[[ Data for the task, beginning ]]

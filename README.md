# Latch-based TRNG with VN_8W von Neumann post-processing

A true random number generator has two parts here:

- **An entropy core.** Four small latches are each forced to resolve from
  near their metastable point. Their outputs are XORed into a raw bit,
  XOR-OUT.
- **A post-processor, VN_8W.** It removes whatever bias is left. It is an
  8-bit von Neumann extractor with a *waiting* strategy, so it reaches
  62.21 % extraction efficiency (ExE) on unbiased input. ExE is output bits
  per raw bit, and 62.21 % is about 2.5 times the 25 % of the classic 2-bit
  von Neumann scheme.

The waiting strategy works like this. An N-bit block whose Hamming-weight
class has a member count that is not a power of two cannot be mapped fully
onto output bits. The leftover choice is kept as a small *waiting flag*,
here a digit in base 7. Two such flags together give 49 cases, and those
are turned into 5 or 4 more output bits.

The post-processor is ordinary synthesizable logic. The entropy core is
analog in silicon. Here it is a behavioural model that reproduces its
statistics, so the complete chain can be simulated end to end.

```
 CLK1, CLK2 ──► 4 × [clock driver → ES latch → sense latch] ──► XOR ──► XOR-OUT
                                                                          │
 CLK1 ───────────────────────────────────────────────────────────────► VN_8W ──► DOUT/DVALID,
                                                                               DOUT_WAIT/DVALID_WAIT
```

| File | Module | Role |
|---|---|---|
| `rtl/trng_top.sv` | `trng_top` | core + VN_8W |
| `rtl/trng_core.sv` | `trng_core` | four entropy sources + XOR |
| `rtl/es_clock_driver.sv` | `es_clock_driver` | switch signals from CLK1/CLK2 |
| `rtl/es_latch.sv` | `es_latch` | behavioural entropy-source latch |
| `rtl/sense_latch.sv` | `sense_latch` | behavioural strong-arm read-out |
| `rtl/es_xor.sv` | `es_xor` | N-input XOR |
| `rtl/vn8w.sv` | `vn8w` | VN_8W post-processor |
| `rtl/vn8w_pkg.sv` | `vn8w_pkg` | shared types and widths |
| `rtl/vn_sipo8.sv` | `vn_sipo8` | 8-bit serial-in/parallel-out, frame strobe |
| `rtl/vn_4bit_logic.sv` | `vn_4bit_logic` | per-nibble N, D, W |
| `rtl/vn_8bit_logic.sv` | `vn_8bit_logic` | 5×5 Hamming-weight table |
| `rtl/vn_wait_flag.sv` | `vn_wait_flag` | stores one flag, pairs it with the next |
| `rtl/vn_wait_logic.sv` | `vn_wait_logic` | 49 flag pairs → 5/4/0 bits |

## VN_8W: von Neumann over eight bits

### Bit budget

There are 256 bytes. They fall into nine classes g0..g8 by Hamming weight
k. Class k has C(8,k) members, all equally likely whatever the bias of the
source. An output is unbiased exactly when each class is mapped one-to-one
onto output codes.

| class | members | output |
|---|---|---|
| g0, g8 | 1 | nothing |
| g1, g7 | 8 = 2³ | 3 bits |
| g2, g6 | 28 = 2² × 7 | 2 bits + base-7 flag |
| g3, g5 | 56 = 2³ × 7 | 3 bits + base-7 flag |
| g4 | 70 = 2⁶ + 2² + 2¹ | 6, 2 or 1 bits |

Across all 256 bytes this gives 890 direct bits and 168 flags. A pair of
flags gives 49 cases = 32 + 16 + 1, worth (32·5 + 16·4)/49 = 32/7 bits.
Each flag is therefore worth 16/7 bits. In total that is
(890 + 168·16/7) / (256·8) = 1274/2048 = 62.21 %.

For g4, the thesis considers a base-35 flag, or one or two base-7 flags. It
prefers plain 6/2/1-bit outputs, which cost almost no efficiency and need no
waiting hardware. This design does the same.

### Hamming-weight hierarchy

A 256-entry table is not built. The byte is split instead:

- The even bits go to one *4 Bits Logic* (A) and the odd bits to the other
  (B).
- Splitting adjacent bits apart also weakens lag-1 correlation in the raw
  stream.

Each 4 Bits Logic (`vn_4bit_logic`) emits three things for its nibble
X3..X0:

- `N`, the Hamming weight (0..4).
- `D = (X1 == X0) ? {X2,X2} : {X1,X0}`. These are two bits taken straight
  from the input symbols, as in the 4-bit von Neumann code assignment.
- `W = (X3 == X2) ? 0 : {X3,X2}`. This is a base-3 value (0, 1, 2) that
  tells members of a weight-2 nibble apart beyond `D`.

The *8 Bits Logic* (`vn_8bit_logic`) then only has to look at the pair
(NA, NB). That is a 5×5 table whose cells are wiring patterns of DA, DB, WA
and WB. For example, weight 1 has 4 members, so D enumerates them.
Weight-2 nibbles have 6 members, so D plus part of W is needed.

**DVALID** (rows NB, columns NA = 0..4; bit 5 on the left):

| NB \ NA | 0 | 1 | 2 | 3 | 4 |
|---|---|---|---|---|---|
| 0 | 000000 | 111000 | 001001 | 111000 | 000001 |
| 1 | 100110 | 011000 | 100110 | 111111 | 100110 |
| 2 | 000011 | 111000 | 111111 / 001010 | 111000 | 000011 |
| 3 | 100110 | 111111 | 100110 | 011000 | 100110 |
| 4 | 000001 | 111000 | 001001 | 111000 | 000000 |

**DWAIT**, the base-7 flag (valid only when NA + NB is 2, 3, 5 or 6):

- NB = 1 or 3 → `{0, DB}`
- NB = 2 → `{1, WB}`
- NB = 0 or 4 → `{1, WA}` if NA = 2, else `{0, DA}`

Values 0–3 and 4–6 are used, so each flag has 7 values.

**DOUT bit values are this design's own.** The valid masks and the flag
table above follow the thesis. The bit values at the valid positions are
chosen here. They are given in `rtl/vn_8bit_logic.sv` and follow three
rules:

1. Every cell uses input symbols only: DA, DB, WA bits, or a constant
   that tells apart the two cells of a class sharing a mask.
2. Within every class, each member gets a distinct (DOUT, DWAIT) pair.
3. The number of members per code is 1 for flagless classes and 7 for
   flagged ones. For flagged classes this means all 7 flag values occur
   with every code.

The centre cell (NA = NB = 2) has 36 members and is the only cell that
had to be split:

- **Two output bits.** The 4 members with WA = WB = 2 emit 2 bits
  (DA0, DB0).
- **Six output bits.** The other 32 emit `{1, c2, DA0, c1, DB0, c0}`. Here
  c indexes the eight remaining (WA, WB) pairs.

Together with the (1,3)/(3,1) cells (32 members, 6 bits each) and the
(0,4)/(4,0) cells (2 members, 1 bit), this realises g4 = 64 + 4 + 2.

### Waiting flags

`vn_wait_flag` holds one valid flag and raises **VF**. The next valid flag
completes the pair, and VF clears. `vn_wait_logic` maps the pair with two
patterns. DWAIT_1 is the older, stored flag; DWAIT_2 is the new one, and
treating the older flag as DWAIT_1 is this design's choice. The patterns
themselves follow the thesis's tables:

- **DWAIT_2 ≠ 6.** `DOUT_WAIT = {DWAIT_2[1:0], DWAIT_1}`. This is 5 bits,
  or 4 bits when DWAIT_2[2] = 1 (the top bit is then dropped).
- **DWAIT_2 = 6.** `DOUT_WAIT = {DWAIT_1[1:0], DWAIT_2[2]×3}`. This is 5
  or 4 bits depending on DWAIT_1[2], and 0 bits when DWAIT_1 = 6 as well.

That is exactly 32 five-bit codes, 16 four-bit codes and 1 empty case, each
code used once.

### Interface and timing (`vn8w`)

- **Input.** One raw bit per clock on `din`.
- **Framing.** `vn_sipo8` shifts the bits in (`word[7]` is the oldest) and
  raises a one-clock strobe every eighth clock. In silicon, the mapping
  logic runs from a gated clock, CLK7, for power. In this RTL that clock is
  an enable on the output registers.
- **Output timing.** Two clocks after the eighth bit of a frame,
  `dstb` pulses for one clock. `dout/dvalid` (6 bits) and
  `dout_wait/dvalid_wait` (5 bits) then hold that frame's results for
  8 clocks. `dvalid_wait` is non-zero only in the frame that completes a
  flag pair.
- **Read order.** Read the valid bits of `dout` from bit 5 down, then those
  of `dout_wait` from bit 4 down.
- **Reset.** `rst_n` is asynchronous and active low. It clears the frame
  counter, VF and all outputs.

## Entropy core

### ES latch and its phases

Each entropy source is a cross-coupled latch with three additions in each
inverter's feedback path:

- a gate capacitor C_G;
- a resistor R, built as a long transmission gate;
- three switches, S1–S3.

One conversion runs through four phases:

| phase | S1 | S3 | S2 | what happens |
|---|---|---|---|---|
| LR (equalization, low R) | on | on | off | each inverter is shorted to its own trip point; the offset is stored on C_G |
| HR (equalization, high R) | on | off | off | R in the loop makes a damped oscillation that amplifies thermal noise (σ ≈ 2.26 mV instead of ≈ 0.75 mV) |
| OFF | off | off | off | guard gap so equalization and evaluation never overlap |
| EVAL | off | – | on | the latch regenerates; SEN fires the sense latch |

Storing the trip points on C_G cancels 63.3 % of the inverter mismatch
(with C_G = 10 fF). The bit then follows the differential-buffer model:

`P(1) = Φ((1 − η) · d / σ)`

- d is the mismatch.
- η is the compensation efficiency, 0.633.
- σ is the noise, which is larger when the HR phase was run.

`es_latch` is a behavioural model of exactly this. On evaluation it draws
Gaussian noise with `$urandom` and drives its gate outputs to the rails.
`sense_latch` compares V_GL and V_GR one time unit after SEN rises.

### Clock driver

The two input clocks are read in Gray order. The mapping from clock states
to phases is this design's choice; the thesis only says that S1–S3 and SEN
are derived from CLK1/CLK2 with complementary pairs.

| CLK1 CLK2 | phase |
|---|---|
| 11 | LR |
| 10 | HR |
| 00 | OFF |
| 01 | EVAL |

The decode is:

- `S1 = CLK1`
- `S3 = CLK1 & CLK2`
- `S2 = SEN = ~CLK1 & CLK2`

Each output also has its complement. Skipping the `10` state gives a
conversion without the HR phase, which is useful for seeing what the noise
enhancement buys.

### XOR of four sources

XORing N independent sources with biases e_i leaves a bias of
2^(N−1)·Π e_i. So four moderately biased latches give a nearly unbiased
raw stream without any calibration loop.

The example mismatches are 3, −2, 4.5 and −1 mV (parameter
`ES_MISMATCH_MV`). They give individual P(1) values between 0.16 and 0.99
without HR, yet XOR-OUT has P(1) ≈ 0.497 with HR.

### Top level

`trng_top` clocks VN_8W with CLK1. Its rising edge opens LR, and at that
moment the sense latches still hold the previous conversion. Each
conversion therefore delivers one raw bit.

## How far to trust it

**Checked exhaustively:**

- every nibble of the 4 Bits Logic;
- the full DVALID and DWAIT tables;
- one-to-one mapping within every class;
- the 890/168 totals;
- all 49 flag pairs;
- all 256 bytes through `vn8w`.

**Checked statistically:**

- ExE of VN_8W at P(1) = 0.5, 0.54, 0.6, 0.7 and 0.8, with 160 k bits
  each. The measured values are 0.621, 0.619, 0.600, 0.532 and 0.418. The
  expected value is Σ_k C(8,k) p^k (1−p)^(8−k) b_k / 8, where b_k is the
  bit yield of class k, and the measured values match it within 0.01.
- ExE at P(1) = 0.27 and 0.73. These are the edges of the raw-bit range
  the entropy core is designed to stay within. Measured 0.502 and 0.503;
  expected 0.504. The core model at its defaults delivers 0.497, well
  inside that range.
- The output ones-fraction is 0.5 ± 0.01.
- Each source's P(1) and the XOR's P(1) match the Φ model above, both with
  and without HR.
- Decorrelation on a correlated stream. The test feeds 1.6 M raw bits from
  a Markov source whose lag-1 autocorrelation is 0.032 and gets about
  989 k output bits. Their lag-1 factor is −0.0034 and their lag-2 factor
  is +0.0015, about ten times below the raw factor.

**Departures from the thesis:**

- **DOUT bit values.** The DOUT bit values and the split of the centre cell
  are this design's own. They satisfy the same masks and the same
  efficiency, but the silicon may emit different codes for a given byte.
- **Residual correlation.** The fabricated design is reported to bring
  both factors inside the 95 % band of an uncorrelated 1 M-bit stream
  (±0.002). With this code assignment lag-1 sits just outside that band.
  Under correlated input the members of a weight class are no longer
  equally likely, and the way codes are assigned decides where that
  unevenness ends up.
- **Clocking.** The CLK1/CLK2 phase decode and the choice of CLK1 as the
  VN_8W clock are assumptions.
- **Analog core model.** The analog core is a statistical model only. It
  has no supply-voltage, temperature, aging or power-injection behaviour,
  and no energy figures.
- **Not built.** VN_4, VN_4W, IVN_7 and LFSR-16 appear in the thesis only
  as comparison designs, so they are not implemented.

## Simulating

Every testbench is self-checking and ends with a `TB_RESULT checks=…
failures=…` line. With Verilator 5:

```
verilator --binary --timing --assert --timescale 1ns/1ps -y rtl \
  rtl/vn8w_pkg.sv tb/tb_trng_top.sv --top-module tb_trng_top
./obj_dir/Vtb_trng_top
```

Replace the testbench name as needed. `-y rtl` lets Verilator find each
module in its own file. Only the package has to be named, and it must come
first.

| Testbench | What it covers |
|---|---|
| `tb_trng_top` | The whole chain at default parameters: 40 000 conversions with HR and 40 000 without. It checks ExE against the prediction at the measured raw P(1), and output balance. It counts every mechanism and fails if any never happened: 6/3/2/1/0-bit frames, 5/4/0-bit flag pairs, VF set, both core modes. |
| `tb_vn8w` | The post-processor alone: exhaustive byte sweep, frame spacing, and the ExE-versus-bias sweep. |
| `tb_vn8w_corr` | Decorrelation of a correlated raw stream: about 1 M output bits. It checks the lag-1 and lag-2 factors, output balance and efficiency. |
| other `tb_*` | The block of the same name. |

The random sources use `$urandom`, so results are reproducible for a given
simulator seed.
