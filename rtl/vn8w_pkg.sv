// vn8w_pkg: types and constants shared by the VN_8W post-processor.
//
// VN_8W processes eight raw bits at a time. Each half (four bits) is
// described by its Hamming weight N (0..4), two "direct" symbol bits D and
// a base-3 waiting flag W (0..2, only meaningful for weight 2). The 8-bit
// stage combines two halves into up to six direct output bits and an
// optional base-7 waiting flag; two base-7 flags are later merged into up to
// five more bits (7*7 = 49 = 32 + 16 + 1).
package vn8w_pkg;

  // Summary of one 4-bit half, produced by vn_4bit_logic.
  typedef struct packed {
    logic [2:0] n;  // Hamming weight, 0..4
    logic [1:0] d;  // direct symbol bits
    logic [1:0] w;  // base-3 waiting flag (weight-2 halves only)
  } half_t;

  // Base-7 waiting flag, 0..6.
  typedef logic [2:0] flag7_t;

  localparam int unsigned FRAME_BITS = 8;   // raw bits per mapping step
  localparam int unsigned DOUT_W     = 6;   // direct output bits per frame
  localparam int unsigned WOUT_W     = 5;   // waiting output bits per flag pair

endpackage
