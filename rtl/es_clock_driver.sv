// es_clock_driver: switch-signal generator of one entropy source.
//
// The two external clocks CLK1 and CLK2 step through four phases in Gray
// order, so only one input changes at a time and no switch pair can
// overlap:
//   CLK1 CLK2  phase               S1  S3  S2  SEN
//    1    1    equalization, LR     on  on  off off
//    1    0    equalization, HR     on  off off off
//    0    0    OFF (guard)          off off off off
//    0    1    evaluation           off off on  on
// S1 equalizes the gate and drain of each latch inverter onto its gate
// capacitor, S3 shorts the large gate resistor (low-resistance phase),
// S2 closes the cross-coupled loop, SEN fires the sense latch. Every
// switch signal comes with its complement, as the transmission-gate
// switches need both. The document gives the phases, the complementary
// pairs, the OFF guard phase and that two clocks drive them; the exact
// decoding of CLK1/CLK2 is this design's choice. SEN has the same logic
// value as S2 and is kept as its own output because on silicon it drives a
// different load (the sense latch); the sense-latch model adds the short
// delay between the latch resolving and its read-out. Purely combinational.
module es_clock_driver (
  input  logic clk1,
  input  logic clk2,
  output logic s1,  output logic s1b,
  output logic s2,  output logic s2b,
  output logic s3,  output logic s3b,
  output logic sen
);

  always_comb begin
    s1  = clk1;
    s3  = clk1 & clk2;
    s2  = ~clk1 & clk2;
    sen = ~clk1 & clk2;
    s1b = ~s1;
    s2b = ~s2;
    s3b = ~s3;
  end

endmodule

[[ Data for the task, end ]]

_Requirement_
Only a number is expected here: the count of lines in the records above that include the word "down".

_Result of this task_
2